The researchers reported crucial insights from observing the acoustic behaviour of hydrogen-fuelled flights in live conditions.
“Hydrogen burns much faster than kerosene, resulting in more compact flames,” said Nicolas Noiray, Professor in the Department of Mechanical and Process Engineering at ETH Zurich. “This has to be taken into account when designing hydrogen engines.”
Researchers identified that one of the key challenges in developing hydrogen engines is controlling vibrations.
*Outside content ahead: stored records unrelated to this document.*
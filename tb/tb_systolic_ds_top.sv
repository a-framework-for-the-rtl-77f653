// tb_systolic_ds_top: end-to-end test of the whole design at its default
// parameters (63-node queue and 15-node stack side by side, 8-bit data).
//
// Both structures receive independent random instruction streams, one
// instruction per clock each, in phases that fill them to capacity and drain
// them to empty. Every answer is compared in its own cycle with a
// behavioural FIFO and LIFO, and the status outputs every cycle. The test
// also counts, over all nodes, how often each node mechanism fired: insert
// or push into an empty node, into an active node (item forwarded through the
// buffer), a node emptying on a delete, a delete served from the buffer
// (transfer cancelled), a refill from the left and from the right child, and
// a look-ahead status differing from the raw one; plus refused inserts when
// full and refused deletes when empty. A mechanism that never fired counts
// as a failure.
module tb_systolic_ds_top;
  import systolic_ds_pkg::*;
  localparam int unsigned W  = DATA_W;
  localparam int unsigned QN = (1 << QUEUE_LEVELS) - 1;
  localparam int unsigned SN = (1 << STACK_LEVELS) - 1;
  localparam int unsigned QCW = $clog2(QN + 1);
  localparam int unsigned SCW = $clog2(SN + 1);

  logic clk = 1'b0, rst;
  logic q_ins, q_del, s_push, s_pop;
  logic [W-1:0] q_din, q_dout, s_din, s_dout;
  logic q_dv, q_empty, q_full, q_over, q_under;
  logic s_dv, s_empty, s_full, s_over, s_under;
  logic [QCW-1:0] q_count;
  logic [SCW-1:0] s_count;

  int checks = 0, failures = 0;
  logic [W-1:0] qm [$];
  logic [W-1:0] sm [$];

  systolic_ds_top dut (
    .clk(clk), .rst(rst),
    .q_ins_i(q_ins), .q_del_i(q_del), .q_din_i(q_din), .q_dout_o(q_dout),
    .q_dout_valid_o(q_dv), .q_empty_o(q_empty), .q_full_o(q_full),
    .q_count_o(q_count), .q_overflow_o(q_over), .q_underflow_o(q_under),
    .s_push_i(s_push), .s_pop_i(s_pop), .s_din_i(s_din), .s_dout_o(s_dout),
    .s_dout_valid_o(s_dv), .s_empty_o(s_empty), .s_full_o(s_full),
    .s_count_o(s_count), .s_overflow_o(s_over), .s_underflow_o(s_under)
  );

  // mechanism probes, one bit per node
  typedef enum int {M_INS_EMPTY, M_INS_ACTIVE, M_DEL_LAST, M_DEL_BUF,
                    M_PULL_LEFT, M_PULL_RIGHT, M_LOOKAHEAD, M_NUM} mech_e;
  localparam string MNAME [M_NUM] = '{"insert into empty node", "insert into active node",
                                      "node emptied", "delete served from buffer",
                                      "refill from left child", "refill from right child",
                                      "look-ahead status used"};
  logic [QN-1:0] qp [M_NUM];
  logic [SN-1:0] sp [M_NUM];
  int qcnt [M_NUM];
  int scnt [M_NUM];

  for (genvar k = 0; k < QN; k++) begin : g_qp
    assign qp[M_INS_EMPTY][k]  = dut.u_queue.g_node[k].u_node.ins_empty;
    assign qp[M_INS_ACTIVE][k] = dut.u_queue.g_node[k].u_node.ins_active;
    assign qp[M_DEL_LAST][k]   = dut.u_queue.g_node[k].u_node.del_last;
    assign qp[M_DEL_BUF][k]    = dut.u_queue.g_node[k].u_node.del_buf;
    assign qp[M_PULL_LEFT][k]  = dut.u_queue.g_node[k].u_node.del_pull & ~dut.u_queue.g_node[k].u_node.cd_q;
    assign qp[M_PULL_RIGHT][k] = dut.u_queue.g_node[k].u_node.del_pull &  dut.u_queue.g_node[k].u_node.cd_q;
    assign qp[M_LOOKAHEAD][k]  = dut.u_queue.g_node[k].u_node.ls_o != dut.u_queue.g_node[k].u_node.ols_o;
  end
  for (genvar k = 0; k < SN; k++) begin : g_sp
    assign sp[M_INS_EMPTY][k]  = dut.u_stack.g_node[k].u_node.push_empty;
    assign sp[M_INS_ACTIVE][k] = dut.u_stack.g_node[k].u_node.push_active;
    assign sp[M_DEL_LAST][k]   = dut.u_stack.g_node[k].u_node.pop_last;
    assign sp[M_DEL_BUF][k]    = dut.u_stack.g_node[k].u_node.pop_buf;
    assign sp[M_PULL_LEFT][k]  = dut.u_stack.g_node[k].u_node.pop_pull & ~dut.u_stack.g_node[k].u_node.c_q;
    assign sp[M_PULL_RIGHT][k] = dut.u_stack.g_node[k].u_node.pop_pull &  dut.u_stack.g_node[k].u_node.c_q;
    assign sp[M_LOOKAHEAD][k]  = dut.u_stack.g_node[k].u_node.ls_o != dut.u_stack.g_node[k].u_node.ols_o;
  end

  always @(posedge clk) begin
    if (!rst) begin
      for (int m = 0; m < M_NUM; m++) begin
        qcnt[m] += $countones(qp[m]);
        scnt[m] += $countones(sp[m]);
      end
    end
  end

  always #5 clk = ~clk;

  initial begin : watchdog
    repeat (100000) @(posedge clk);
    failures++;
    $display("watchdog expired");
    $display("TB_RESULT checks=%0d failures=%0d", checks, failures);
    $finish;
  end

  task automatic check(input bit ok, input string what);
    checks++;
    if (!ok) begin
      failures++;
      if (failures < 20) $display("FAIL %s at %0t", what, $time);
    end
  endtask

  int q_nover = 0, q_nunder = 0, q_nfull = 0, s_nover = 0, s_nunder = 0, s_nfull = 0;

  // one clock of both structures: 0 idle, 1 insert/push, 2 delete/pop
  task automatic step(input int qop, input int sop);
    logic [W-1:0] qv, sv;
    qv = W'($urandom);
    sv = W'($urandom);
    @(negedge clk);
    q_ins = (qop == 1); q_del = (qop == 2); q_din = qv;
    s_push = (sop == 1); s_pop = (sop == 2); s_din = sv;
    #2;
    // queue
    check(q_count == QCW'(qm.size()) && q_empty == (qm.size() == 0) &&
          q_full == (qm.size() == QN), "queue status");
    if (qop == 2) begin
      if (qm.size() == 0) begin
        check(q_under && !q_dv, "queue underflow"); q_nunder++;
      end else begin
        check(q_dv && q_dout == qm[0], $sformatf("queue front %0h expected %0h", q_dout, qm[0]));
        void'(qm.pop_front());
      end
    end else if (qop == 1) begin
      if (qm.size() == QN) begin
        check(q_over, "queue overflow"); q_nover++;
      end else begin
        check(!q_over, "queue accepts"); qm.push_back(qv);
      end
    end
    if (qm.size() == QN) q_nfull++;
    // stack
    check(s_count == SCW'(sm.size()) && s_empty == (sm.size() == 0) &&
          s_full == (sm.size() == SN), "stack status");
    if (sop == 2) begin
      if (sm.size() == 0) begin
        check(s_under && !s_dv, "stack underflow"); s_nunder++;
      end else begin
        check(s_dv && s_dout == sm[$], $sformatf("stack top %0h expected %0h", s_dout, sm[$]));
        void'(sm.pop_back());
      end
    end else if (sop == 1) begin
      if (sm.size() == SN) begin
        check(s_over, "stack overflow"); s_nover++;
      end else begin
        check(!s_over, "stack accepts"); sm.push_back(sv);
      end
    end
    if (sm.size() == SN) s_nfull++;
  endtask

  function automatic int pick(input int p_ins);
    int r, a;
    a = $urandom_range(99);
    r = $urandom_range(99);
    if (a < 15)     return 0;
    if (r < p_ins)  return 1;
    return 2;
  endfunction

  initial begin : stim
    int p;
    q_ins = 0; q_del = 0; q_din = '0; s_push = 0; s_pop = 0; s_din = '0;
    for (int m = 0; m < M_NUM; m++) begin qcnt[m] = 0; scnt[m] = 0; end
    rst = 1'b1;
    repeat (3) @(posedge clk);
    rst = 1'b0;
    for (int ph = 0; ph < 32; ph++) begin
      p = (ph % 4 == 0) ? 92 : (ph % 4 == 2) ? 8 : 50;
      for (int c = 0; c < 300; c++) step(pick(p), pick(p));
    end
    while (qm.size() != 0 || sm.size() != 0)
      step(qm.size() != 0 ? 2 : 0, sm.size() != 0 ? 2 : 0);
    repeat (4) step(0, 0);
    check(q_empty && s_empty, "both empty at the end");

    for (int m = 0; m < M_NUM; m++) begin
      $display("queue %-28s %0d", MNAME[m], qcnt[m]);
      $display("stack %-28s %0d", MNAME[m], scnt[m]);
      check(qcnt[m] > 0, {"queue mechanism never seen: ", MNAME[m]});
      check(scnt[m] > 0, {"stack mechanism never seen: ", MNAME[m]});
    end
    $display("queue full cycles %0d overflow %0d underflow %0d", q_nfull, q_nover, q_nunder);
    $display("stack full cycles %0d overflow %0d underflow %0d", s_nfull, s_nover, s_nunder);
    check(q_nfull > 0 && q_nover > 0 && q_nunder > 0, "queue full/overflow/underflow seen");
    check(s_nfull > 0 && s_nover > 0 && s_nunder > 0, "stack full/overflow/underflow seen");
    $display("TB_RESULT checks=%0d failures=%0d", checks, failures);
    $finish;
  end
endmodule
In traditional kerosene engines, the combustion process can generate sound waves that can interact with the flames, leading to vibrations that could damage the engine.
To mitigate this, engineers must optimise the shape of the flames and the combustion chamber’s geometry.
“Our facility allows us to replicate the temperature and pressure conditions of an engine at cruising altitude,” says Noiray. “We can also recreate the acoustics of various combustion chambers, enabling a wide range of measurements.”
By studying the acoustic behaviour of hydrogen flames, the ETH researchers are helping engineers at GE Aerospace optimise the injection nozzles and pave the way for a high-performance hydrogen engine.
While the technical challenges of developing hydrogen-powered aircraft are significant, Noiray believes that the biggest hurdle lies in the infrastructure. “Humanity has flown to the moon; engineers will undoubtedly be able to develop hydrogen planes,” he says. “But planes alone aren’t enough.”
Producing enough climate-neutral hydrogen and transporting it to airports will require significant investment and a concerted effort from governments and industry. As the aviation industry seeks to reduce its carbon footprint, research like that being conducted at ETH Zurich is crucial to making hydrogen-powered flight a reality.